The manufacturers of these fake infrared heating systems know it too. That’s why they talk about the fans in their units and how good they are. One fake infrared site talks about their “ball-bearing scroll fan”, designed to be the “quietest and most durable” on the market. It’s “designed to move the most amount of air possible with the least amount of noise.” Boy, that sure sounds like a convection heater to me!

 

Here’s the heart of it: Infrared heating works like any other electromagnetic wave – in a straight line from the source. We mount lights on the ceiling because the light (a electromagnetic wave with just a slightly shorter wavelength than infrared) is able to reach everywhere in the room without blockage. This is the same reason that we recommend installing our infrared panels on the ceiling – they’re able to reach everywhere in the room. You’ll notice that fake infrared heating sites usually show their units in the standard cadet wall heater installation location.

Over The Top Claims

Another common thread between many manufacturers of infrared based heating systems (and this includes fake infrared heating and true infrared heating alike) are a whole host of wild claims, such as:

  • the infrared rays cause “…toxins to be dropped off into the blood stream and excreted in sweat, feces, and urine.” Our searches of medical research databases like PubMed don’t find anything backing these claims up, nor do their proponents offer any such proof or mechanistic explanation.
  • “FIR rays promote bioprocesses such as increased metabolism and blood circulation” – our metabolism and blood circulation increases when we are warmer versus when we are colder. Has nothing to do with FIR – just means you’re getting warmer!
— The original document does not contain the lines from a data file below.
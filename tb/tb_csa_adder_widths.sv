// tb_csa_adder_widths: checks the adder's WIDTH parameter at 8, 16 and 64 bits.
//
// The adder is built from 8-bit pair blocks, so any multiple of 8 is legal;
// 64 bits is the wider precision the architecture is meant to extend to.
// Each instance gets the same random operands (truncated to its width) and
// its sum and carry out are compared with the integer sum. Every 16th
// addition forces A xor B to all ones so that carries skip across every
// block of every instance.
module tb_csa_adder_widths;
  int checks = 0;
  int failures = 0;

  logic [63:0] a, b;
  logic        cin;
  logic [7:0]  s8;
  logic [15:0] s16;
  logic [63:0] s64;
  logic        co8, co16, co64;

  csa_adder32 #(.WIDTH(8))  dut8  (.a(a[7:0]),  .b(b[7:0]),  .cin(cin), .s(s8),  .cout(co8));
  csa_adder32 #(.WIDTH(16)) dut16 (.a(a[15:0]), .b(b[15:0]), .cin(cin), .s(s16), .cout(co16));
  csa_adder32 #(.WIDTH(64)) dut64 (.a(a),       .b(b),       .cin(cin), .s(s64), .cout(co64));

  task automatic check(input string what, input logic [64:0] got, input logic [64:0] exp);
    checks++;
    if (got !== exp) begin
      failures++;
      if (failures < 10) $display("FAIL %s a=%h b=%h cin=%b got %h expected %h", what, a, b, cin, got, exp);
    end
  endtask

  initial begin : watchdog
    #1000000;
    failures++;
    $display("watchdog expired");
    $display("TB_RESULT checks=%0d failures=%0d", checks, failures);
    $finish;
  end

  initial begin : stimulus
    logic [8:0]  e8;
    logic [16:0] e16;
    logic [64:0] e64;
    for (int i = 0; i < 20000; i++) begin
      a   = {$urandom, $urandom};
      b   = (i % 16 == 0) ? ~a : {$urandom, $urandom};
      cin = 1'($urandom);
      #1;
      e8  = {1'b0, a[7:0]}  + {1'b0, b[7:0]}  + 9'(cin);
      e16 = {1'b0, a[15:0]} + {1'b0, b[15:0]} + 17'(cin);
      e64 = {1'b0, a}       + {1'b0, b}       + 65'(cin);
      check("width 8",  65'({co8, s8}),   65'(e8));
      check("width 16", 65'({co16, s16}), 65'(e16));
      check("width 64", {co64, s64},      e64);
    end
    $display("TB_RESULT checks=%0d failures=%0d", checks, failures);
    $finish;
  end
endmodule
A thorough review of medical research papers finds nothing that supports this idea, at all.
  • Claiming more BTUs than possible for the wattage – This one is a bit rarer, but we do see it. Unless the company has found a way to make energy from nothing, they’re lying. If it’s the truth, they should be receiving a Nobel Prize for turning physics on its collective head!

Stretches of the imagination aside, we think it’s better to focus on what we know infrared radiant heat really does.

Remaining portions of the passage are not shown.